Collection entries
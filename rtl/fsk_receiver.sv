// fsk_receiver: digital correlation receiver for binary FSK.
//
// The receiver decides, once per symbol of N clock cycles, whether the
// comparator output r_hat was a square wave at f0 = f_ck/DIV0 (bit 0) or at
// f1 = f_ck/DIV1 (bit 1). It approximates the classic correlation receiver
// (two quadrature mixers and integrators per tone, then an envelope) with
// one-bit arithmetic:
//   * two quad_gen dividers make 0/90 degree square waves at f0 and f1;
//   * four corr_counter branches XOR r_hat with each reference and count the
//     cycles the XOR is high during the symbol (the integrators);
//   * two corr_metric units form y0 = |y0I - N/2| + |y0Q - N/2| and y1 alike
//     (the envelopes);
//   * decision_stage outputs bit = (y1 > y0).
// With N a whole number of periods of both references (616 = 11*56 = 14*44)
// the two tones are orthogonal over a symbol: a clean f0 input gives
// y0 between N/4 and N/2 whatever its phase, and y1 near 0.
//
// Symbol timing is free running from reset (symbol_timer); releasing reset
// fixes where symbols begin. r_hat is asynchronous and passes a two-flop
// synchronizer first (bit_sync), which is this design's addition.
//
// Timing: a sample of r_hat taken on clock edge t is counted on edge t+2.
// The counts of a symbol close on the symbol's last cycle; bit_valid pulses
// two cycles after that cycle, with bit_out, y0 and y1 held until the next
// symbol. Throughput is one bit per N cycles (50 MHz / 616 = 81.2 kbit/s).
module fsk_receiver #(
  parameter int unsigned N    = plc_pkg::N_SYM,
  parameter int unsigned DIV0 = plc_pkg::DIV_F0,
  parameter int unsigned DIV1 = plc_pkg::DIV_F1,
  parameter int unsigned W    = plc_pkg::CNT_W
) (
  input  logic         clk,
  input  logic         rst_n,      // synchronous, active low
  input  logic         r_hat,      // asynchronous comparator output
  output logic         bit_out,
  output logic         bit_valid,
  output logic [W-1:0] y0,
  output logic [W-1:0] y1
);
  logic r_s;
  logic sym_end;
  logic f0_i, f0_q, f1_i, f1_q;
  logic [W-1:0] c0i, c0q, c1i, c1q;
  logic v0i, v0q, v1i, v1q;
  logic [W-1:0] m0, m1;

  bit_sync u_sync (.clk, .rst_n, .d(r_hat), .q(r_s));

  symbol_timer #(.N(N)) u_timer (.clk, .rst_n, .sym_end);

  quad_gen #(.DIV(DIV0)) u_ref0 (.clk, .rst_n, .sq_i(f0_i), .sq_q(f0_q));
  quad_gen #(.DIV(DIV1)) u_ref1 (.clk, .rst_n, .sq_i(f1_i), .sq_q(f1_q));

  corr_counter #(.W(W)) u_c0i (.clk, .rst_n, .r_in(r_s), .ref_in(f0_i), .sym_end, .count(c0i), .count_valid(v0i));
  corr_counter #(.W(W)) u_c0q (.clk, .rst_n, .r_in(r_s), .ref_in(f0_q), .sym_end, .count(c0q), .count_valid(v0q));
  corr_counter #(.W(W)) u_c1i (.clk, .rst_n, .r_in(r_s), .ref_in(f1_i), .sym_end, .count(c1i), .count_valid(v1i));
  corr_counter #(.W(W)) u_c1q (.clk, .rst_n, .r_in(r_s), .ref_in(f1_q), .sym_end, .count(c1q), .count_valid(v1q));

  corr_metric #(.N(N), .W(W)) u_m0 (.y_i(c0i), .y_q(c0q), .y(m0));
  corr_metric #(.N(N), .W(W)) u_m1 (.y_i(c1i), .y_q(c1q), .y(m1));

  decision_stage #(.W(W)) u_dec (
    .clk, .rst_n, .y0(m0), .y1(m1), .in_valid(v0i),
    .bit_out, .bit_valid, .y0_q(y0), .y1_q(y1)
  );

  // The four branches share one symbol timer, so they finish together, and
  // no count can exceed the symbol length.
  assert property (@(posedge clk) disable iff (!rst_n) (v0i == v0q) && (v0i == v1i) && (v0i == v1q));
  assert property (@(posedge clk) disable iff (!rst_n)
                   v0i |-> (c0i <= W'(N)) && (c0q <= W'(N)) && (c1i <= W'(N)) && (c1q <= W'(N)));

  initial begin
    assert (N % DIV0 == 0 && N % DIV1 == 0) else $error("fsk_receiver: N must be a multiple of DIV0 and DIV1");
    assert (N < (1 << W)) else $error("fsk_receiver: W too narrow for N");
  end
endmodule
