// tb_fsk_receiver: end-to-end test of the correlation receiver at its
// default size (N = 616, references f_ck/56 and f_ck/44, 50 MHz clock).
//
// The stimulus is an ideal comparator output: a square wave whose
// frequency follows random bits (f0 or f1, possibly off by a relative
// deviation), with continuous phase and a random starting phase, sampled
// once per clock. For every symbol the testbench computes the four XOR
// counts, the two metrics and the decision itself from the stimulus and
// compares them with y0, y1 and bit_out; it also checks that the decided
// bits equal the sent bits, that a nominal tone gives its metric = N/2
// exactly, and that each bit appears exactly 2 cycles after the last
// cycle of its symbol (one bit per 616 cycles).
`timescale 1ns/1ps
module tb_fsk_receiver;
  localparam int N = 616;
  localparam real FCK = 50.0e6;
  localparam real F0 = FCK / 56.0, F1 = FCK / 44.0;

  logic clk = 1'b0, rst_n = 1'b0, r_hat = 1'b0;
  logic bit_out, bit_valid;
  logic [9:0] y0, y1;
  int checks = 0, failures = 0;
  int n_bits = 0, n_nominal_max = 0;

  always #10 clk = ~clk;

  fsk_receiver dut (.clk, .rst_n, .r_hat, .bit_out, .bit_valid, .y0, .y1);

  task automatic check(input bit ok, input string what);
    checks++;
    if (!ok) begin failures++; if (failures < 20) $display("FAIL: %s", what); end
  endtask

  function automatic bit sq(input int t, input int period, input int delay);
    int p = (((t - delay) % period) + period) % period;
    return p < period / 2;
  endfunction

  function automatic int iabs(input int v);
    return v < 0 ? -v : v;
  endfunction

  // one run: reset, then nsym random symbols with relative frequency error dev
  task automatic run_case(input int nsym, input real dev, input bit expect_correct, input bit nominal);
    bit sent[];
    bit r[];
    real ph;
    int s_seen = 0;
    sent = new[nsym];
    r = new[nsym * N + 8];
    foreach (sent[s]) sent[s] = 1'($urandom);
    ph = real'($urandom % 1000) / 1000.0;
    // r[k] is counted on clock edge k+2 (two-flop synchronizer)
    foreach (r[k]) begin
      int s = (k + 2) / N;
      real f = ((s < nsym && sent[s]) ? F1 : F0) * (1.0 + dev);
      r[k] = (ph - $floor(ph)) < 0.5;
      ph += f / FCK;
    end
    rst_n = 1'b0;
    repeat (3) @(posedge clk);
    #1 rst_n = 1'b1;
    for (int j = 0; j < nsym * N + 4; j++) begin
      r_hat = r[j];
      @(posedge clk); #1;
      if (bit_valid) begin
        int c[4];
        int e0, e1;
        c = '{default: 0};
        for (int t = s_seen * N; t < s_seen * N + N; t++) begin
          bit rs = (t >= 2) ? r[t - 2] : 1'b0;
          c[0] += int'(rs != sq(t, 56, 0));
          c[1] += int'(rs != sq(t, 56, 14));
          c[2] += int'(rs != sq(t, 44, 0));
          c[3] += int'(rs != sq(t, 44, 11));
        end
        e0 = iabs(c[0] - N / 2) + iabs(c[1] - N / 2);
        e1 = iabs(c[2] - N / 2) + iabs(c[3] - N / 2);
        check(j == s_seen * N + N, $sformatf("symbol %0d decided after edge %0d", s_seen, j));
        check(int'(y0) == e0 && int'(y1) == e1 && bit_out == (e1 > e0),
              $sformatf("symbol %0d: y0=%0d/%0d y1=%0d/%0d", s_seen, y0, e0, y1, e1));
        if (expect_correct && s_seen > 0)   // symbol 0 starts with two synchronizer zeros
          check(bit_out == sent[s_seen], $sformatf("symbol %0d sent %0d got %0d (dev %f)", s_seen, sent[s_seen], bit_out, dev));
        if (nominal && s_seen > 0 && (s_seen + 1 < nsym) && sent[s_seen] == sent[s_seen - 1]) begin
          check((sent[s_seen] ? y1 : y0) == 10'(N / 2), $sformatf("nominal metric %0d", sent[s_seen] ? y1 : y0));
          n_nominal_max++;
        end
        s_seen++;
        n_bits++;
      end
    end
    check(s_seen == nsym, $sformatf("decided %0d of %0d symbols", s_seen, nsym));
  endtask

  initial begin
    run_case(12, 0.0, 1'b1, 1'b1);
    run_case(12, 0.0, 1'b1, 1'b1);
    run_case(8,  0.02, 1'b1, 1'b0);
    run_case(8, -0.02, 1'b1, 1'b0);
    run_case(8,  0.01, 1'b1, 1'b0);
    run_case(6,  0.10, 1'b0, 1'b0);   // far off: only the arithmetic is checked
    check(n_nominal_max > 0, "nominal-metric case occurred");
    $display("decided %0d bits", n_bits);
    $display("TB_RESULT checks=%0d failures=%0d", checks, failures);
    $finish;
  end

  initial begin
    repeat (80 * 616) @(posedge clk);
    failures++;
    $display("FAIL: watchdog");
    $display("TB_RESULT checks=%0d failures=%0d", checks, failures);
    $finish;
  end
endmodule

**TASK:** Looking at the data above, state how many of its lines contain the word "delay", and give nothing but that number.

**SOLVED EXERCISE:** 2